▸ Exercise inputs
- Opening Delimiter -
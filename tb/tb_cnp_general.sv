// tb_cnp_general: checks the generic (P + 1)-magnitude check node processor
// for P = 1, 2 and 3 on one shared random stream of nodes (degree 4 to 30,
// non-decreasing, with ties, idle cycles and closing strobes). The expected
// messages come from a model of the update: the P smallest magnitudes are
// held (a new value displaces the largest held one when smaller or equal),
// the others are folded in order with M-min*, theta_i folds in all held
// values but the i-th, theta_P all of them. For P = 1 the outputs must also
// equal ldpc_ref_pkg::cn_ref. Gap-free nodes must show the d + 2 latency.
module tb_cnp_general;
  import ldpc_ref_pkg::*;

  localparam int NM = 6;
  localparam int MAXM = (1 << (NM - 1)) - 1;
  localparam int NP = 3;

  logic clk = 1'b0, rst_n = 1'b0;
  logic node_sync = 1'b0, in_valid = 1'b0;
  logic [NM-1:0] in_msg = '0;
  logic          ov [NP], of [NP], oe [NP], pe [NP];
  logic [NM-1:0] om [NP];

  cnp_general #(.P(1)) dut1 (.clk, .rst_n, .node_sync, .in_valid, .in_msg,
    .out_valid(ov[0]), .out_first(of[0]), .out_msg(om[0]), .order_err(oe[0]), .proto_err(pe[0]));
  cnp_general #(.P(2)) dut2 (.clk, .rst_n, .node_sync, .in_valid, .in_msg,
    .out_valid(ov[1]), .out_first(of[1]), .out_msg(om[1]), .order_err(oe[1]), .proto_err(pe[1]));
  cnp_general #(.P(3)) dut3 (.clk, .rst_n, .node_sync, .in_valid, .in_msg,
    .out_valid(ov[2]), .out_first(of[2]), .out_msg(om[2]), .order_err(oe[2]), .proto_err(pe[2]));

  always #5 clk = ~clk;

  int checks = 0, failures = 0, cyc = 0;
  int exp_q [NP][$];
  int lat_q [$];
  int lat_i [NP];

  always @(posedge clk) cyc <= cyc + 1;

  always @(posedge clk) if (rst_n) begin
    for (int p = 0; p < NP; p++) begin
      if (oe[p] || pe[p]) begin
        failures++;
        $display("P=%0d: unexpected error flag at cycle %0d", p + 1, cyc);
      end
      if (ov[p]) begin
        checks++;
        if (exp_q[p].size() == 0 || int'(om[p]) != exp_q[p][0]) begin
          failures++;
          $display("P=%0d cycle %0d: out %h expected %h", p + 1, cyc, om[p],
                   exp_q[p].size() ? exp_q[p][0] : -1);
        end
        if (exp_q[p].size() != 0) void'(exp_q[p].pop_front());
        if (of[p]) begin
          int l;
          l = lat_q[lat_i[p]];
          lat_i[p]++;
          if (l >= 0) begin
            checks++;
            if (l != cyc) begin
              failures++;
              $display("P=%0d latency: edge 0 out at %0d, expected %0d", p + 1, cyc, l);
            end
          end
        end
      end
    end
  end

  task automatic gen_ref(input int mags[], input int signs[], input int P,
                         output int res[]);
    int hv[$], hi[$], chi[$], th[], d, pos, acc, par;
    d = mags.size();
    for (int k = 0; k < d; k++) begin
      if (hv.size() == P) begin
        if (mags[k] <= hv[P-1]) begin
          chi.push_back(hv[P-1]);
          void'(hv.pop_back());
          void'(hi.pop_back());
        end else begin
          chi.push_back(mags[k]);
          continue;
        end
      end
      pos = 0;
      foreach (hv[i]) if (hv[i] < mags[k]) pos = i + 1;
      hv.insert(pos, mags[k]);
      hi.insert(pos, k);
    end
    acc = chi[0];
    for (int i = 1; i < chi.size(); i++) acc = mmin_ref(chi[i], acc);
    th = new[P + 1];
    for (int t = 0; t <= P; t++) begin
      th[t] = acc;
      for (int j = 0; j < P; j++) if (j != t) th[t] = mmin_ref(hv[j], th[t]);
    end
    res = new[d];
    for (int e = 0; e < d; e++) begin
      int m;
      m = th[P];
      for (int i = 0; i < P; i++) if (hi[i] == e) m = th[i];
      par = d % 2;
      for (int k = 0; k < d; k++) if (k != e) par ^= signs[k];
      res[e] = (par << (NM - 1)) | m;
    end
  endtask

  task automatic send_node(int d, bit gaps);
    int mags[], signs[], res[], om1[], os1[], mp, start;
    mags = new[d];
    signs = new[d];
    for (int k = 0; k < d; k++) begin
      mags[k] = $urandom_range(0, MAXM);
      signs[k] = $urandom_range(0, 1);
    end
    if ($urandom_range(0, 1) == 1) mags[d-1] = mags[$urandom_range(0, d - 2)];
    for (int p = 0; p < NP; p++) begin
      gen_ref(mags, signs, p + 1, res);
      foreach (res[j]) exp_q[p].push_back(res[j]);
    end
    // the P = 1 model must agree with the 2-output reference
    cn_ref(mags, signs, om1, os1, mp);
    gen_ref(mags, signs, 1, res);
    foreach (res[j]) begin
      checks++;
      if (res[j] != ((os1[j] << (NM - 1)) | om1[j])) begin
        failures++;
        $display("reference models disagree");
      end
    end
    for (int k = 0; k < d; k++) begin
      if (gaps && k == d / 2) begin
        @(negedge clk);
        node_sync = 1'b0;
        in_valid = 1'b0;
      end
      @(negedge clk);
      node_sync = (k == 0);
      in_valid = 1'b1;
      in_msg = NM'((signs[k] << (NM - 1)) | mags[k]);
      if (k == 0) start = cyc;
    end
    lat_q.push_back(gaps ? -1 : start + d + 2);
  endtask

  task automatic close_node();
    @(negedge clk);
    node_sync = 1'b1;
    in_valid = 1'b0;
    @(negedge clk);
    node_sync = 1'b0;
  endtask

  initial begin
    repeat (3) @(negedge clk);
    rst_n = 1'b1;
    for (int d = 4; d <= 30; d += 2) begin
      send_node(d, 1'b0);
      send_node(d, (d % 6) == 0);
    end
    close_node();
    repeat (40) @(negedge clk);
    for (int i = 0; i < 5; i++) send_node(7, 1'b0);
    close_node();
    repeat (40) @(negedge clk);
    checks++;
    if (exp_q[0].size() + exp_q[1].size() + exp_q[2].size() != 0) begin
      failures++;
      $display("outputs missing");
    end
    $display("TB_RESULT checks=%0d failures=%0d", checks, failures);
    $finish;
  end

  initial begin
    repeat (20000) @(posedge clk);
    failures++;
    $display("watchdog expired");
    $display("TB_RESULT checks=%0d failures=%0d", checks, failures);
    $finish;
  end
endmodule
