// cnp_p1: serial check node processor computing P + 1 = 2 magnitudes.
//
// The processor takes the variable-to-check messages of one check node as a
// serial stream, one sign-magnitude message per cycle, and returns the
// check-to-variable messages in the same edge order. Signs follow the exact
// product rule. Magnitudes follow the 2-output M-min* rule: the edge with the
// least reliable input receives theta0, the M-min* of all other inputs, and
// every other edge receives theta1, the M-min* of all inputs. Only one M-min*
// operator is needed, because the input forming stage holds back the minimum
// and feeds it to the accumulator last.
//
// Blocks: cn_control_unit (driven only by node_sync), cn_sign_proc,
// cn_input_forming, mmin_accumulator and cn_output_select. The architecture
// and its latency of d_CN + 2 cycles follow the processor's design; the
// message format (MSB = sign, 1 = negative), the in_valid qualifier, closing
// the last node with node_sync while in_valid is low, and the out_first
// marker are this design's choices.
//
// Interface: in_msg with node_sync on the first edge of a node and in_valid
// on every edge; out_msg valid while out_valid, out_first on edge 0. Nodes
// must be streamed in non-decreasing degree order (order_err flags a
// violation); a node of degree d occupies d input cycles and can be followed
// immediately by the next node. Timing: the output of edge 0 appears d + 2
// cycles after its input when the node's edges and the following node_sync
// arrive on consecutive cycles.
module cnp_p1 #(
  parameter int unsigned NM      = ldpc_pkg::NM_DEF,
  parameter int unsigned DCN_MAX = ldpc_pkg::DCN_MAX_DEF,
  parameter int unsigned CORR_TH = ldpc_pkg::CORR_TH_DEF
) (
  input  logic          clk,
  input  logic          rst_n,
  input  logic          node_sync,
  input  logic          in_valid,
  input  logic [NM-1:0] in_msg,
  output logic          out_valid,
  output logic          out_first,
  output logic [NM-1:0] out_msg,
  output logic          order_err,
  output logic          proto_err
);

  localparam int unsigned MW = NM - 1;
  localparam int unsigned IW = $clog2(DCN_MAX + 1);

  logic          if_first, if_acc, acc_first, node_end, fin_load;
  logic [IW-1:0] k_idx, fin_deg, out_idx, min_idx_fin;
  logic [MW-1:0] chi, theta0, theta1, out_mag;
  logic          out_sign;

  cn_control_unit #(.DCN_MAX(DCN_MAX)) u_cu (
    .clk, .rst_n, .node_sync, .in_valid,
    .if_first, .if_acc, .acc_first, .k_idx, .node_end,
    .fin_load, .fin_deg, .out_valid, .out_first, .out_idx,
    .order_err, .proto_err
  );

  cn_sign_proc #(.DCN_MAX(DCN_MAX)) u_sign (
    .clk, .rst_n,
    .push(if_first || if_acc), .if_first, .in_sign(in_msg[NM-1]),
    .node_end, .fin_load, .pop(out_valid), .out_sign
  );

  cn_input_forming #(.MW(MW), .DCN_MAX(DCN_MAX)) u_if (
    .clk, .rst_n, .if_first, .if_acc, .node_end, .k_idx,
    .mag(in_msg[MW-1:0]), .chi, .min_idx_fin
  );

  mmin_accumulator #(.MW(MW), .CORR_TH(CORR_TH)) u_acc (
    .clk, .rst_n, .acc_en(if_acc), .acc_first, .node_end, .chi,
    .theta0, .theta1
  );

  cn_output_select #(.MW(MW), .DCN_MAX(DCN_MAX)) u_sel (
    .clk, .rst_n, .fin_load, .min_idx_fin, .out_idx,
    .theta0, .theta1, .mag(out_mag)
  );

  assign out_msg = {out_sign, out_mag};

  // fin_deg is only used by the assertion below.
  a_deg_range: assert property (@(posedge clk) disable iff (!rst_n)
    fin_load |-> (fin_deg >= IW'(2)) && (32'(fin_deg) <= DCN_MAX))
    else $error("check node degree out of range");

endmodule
- Closing Delimiter -
- Opening Delimiter -
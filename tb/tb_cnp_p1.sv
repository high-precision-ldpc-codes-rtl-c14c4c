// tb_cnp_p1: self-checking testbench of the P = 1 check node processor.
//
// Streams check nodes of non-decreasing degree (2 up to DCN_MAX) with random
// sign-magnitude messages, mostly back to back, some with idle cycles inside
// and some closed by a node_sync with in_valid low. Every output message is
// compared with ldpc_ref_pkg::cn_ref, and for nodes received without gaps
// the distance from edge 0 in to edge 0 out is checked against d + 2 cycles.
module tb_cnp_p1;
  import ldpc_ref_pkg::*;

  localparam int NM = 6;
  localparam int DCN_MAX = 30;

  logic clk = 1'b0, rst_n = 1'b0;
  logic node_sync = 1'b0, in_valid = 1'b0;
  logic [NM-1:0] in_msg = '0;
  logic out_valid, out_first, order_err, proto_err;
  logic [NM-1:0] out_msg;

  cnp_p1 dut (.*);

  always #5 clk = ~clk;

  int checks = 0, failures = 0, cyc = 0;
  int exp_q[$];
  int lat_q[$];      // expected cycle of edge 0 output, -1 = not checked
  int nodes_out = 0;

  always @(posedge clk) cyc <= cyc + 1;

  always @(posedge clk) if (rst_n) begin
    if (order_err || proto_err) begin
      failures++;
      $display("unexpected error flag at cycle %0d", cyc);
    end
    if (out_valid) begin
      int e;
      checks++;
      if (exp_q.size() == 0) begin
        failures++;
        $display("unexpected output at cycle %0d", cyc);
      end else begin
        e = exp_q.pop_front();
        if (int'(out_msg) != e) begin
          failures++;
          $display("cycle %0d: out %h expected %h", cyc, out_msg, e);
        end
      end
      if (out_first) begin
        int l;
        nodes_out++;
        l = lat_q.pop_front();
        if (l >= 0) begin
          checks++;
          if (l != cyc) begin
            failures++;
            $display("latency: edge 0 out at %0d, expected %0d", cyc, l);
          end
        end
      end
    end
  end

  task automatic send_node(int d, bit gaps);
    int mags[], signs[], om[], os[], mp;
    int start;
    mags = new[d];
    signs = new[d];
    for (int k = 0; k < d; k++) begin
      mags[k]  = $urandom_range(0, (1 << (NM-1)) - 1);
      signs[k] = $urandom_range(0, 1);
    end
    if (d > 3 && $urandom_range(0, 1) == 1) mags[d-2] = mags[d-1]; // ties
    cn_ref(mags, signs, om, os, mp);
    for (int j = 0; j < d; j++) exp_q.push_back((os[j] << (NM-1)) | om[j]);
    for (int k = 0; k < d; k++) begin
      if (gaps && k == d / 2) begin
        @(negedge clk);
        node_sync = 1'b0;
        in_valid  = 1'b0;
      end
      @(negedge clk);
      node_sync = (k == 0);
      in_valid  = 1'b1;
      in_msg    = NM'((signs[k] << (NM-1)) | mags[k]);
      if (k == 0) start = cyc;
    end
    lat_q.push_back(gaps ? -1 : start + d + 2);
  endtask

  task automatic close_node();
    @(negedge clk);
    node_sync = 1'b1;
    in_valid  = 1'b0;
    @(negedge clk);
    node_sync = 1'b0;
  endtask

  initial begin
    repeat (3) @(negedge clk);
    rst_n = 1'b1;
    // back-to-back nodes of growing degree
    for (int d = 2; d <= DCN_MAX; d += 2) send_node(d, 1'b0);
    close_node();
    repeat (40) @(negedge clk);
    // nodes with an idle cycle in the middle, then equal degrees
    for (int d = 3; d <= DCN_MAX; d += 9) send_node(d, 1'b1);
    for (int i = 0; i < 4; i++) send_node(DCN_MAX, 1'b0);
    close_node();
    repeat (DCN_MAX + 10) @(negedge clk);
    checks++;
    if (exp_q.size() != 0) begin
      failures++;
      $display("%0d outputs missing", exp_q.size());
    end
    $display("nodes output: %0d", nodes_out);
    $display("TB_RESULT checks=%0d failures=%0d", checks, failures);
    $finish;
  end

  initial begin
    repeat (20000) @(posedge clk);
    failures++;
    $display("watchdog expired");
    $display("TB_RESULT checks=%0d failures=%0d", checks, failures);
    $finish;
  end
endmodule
- Closing Delimiter -
▸ Goal of the exercise
Which lines of the listing contain the string "checked"? Copy every one of them.

▸ Your response
// the distance from edge 0 in to edge 0 out is checked against d + 2 cycles.
  int lat_q[$];      // expected cycle of edge 0 output, -1 = not checked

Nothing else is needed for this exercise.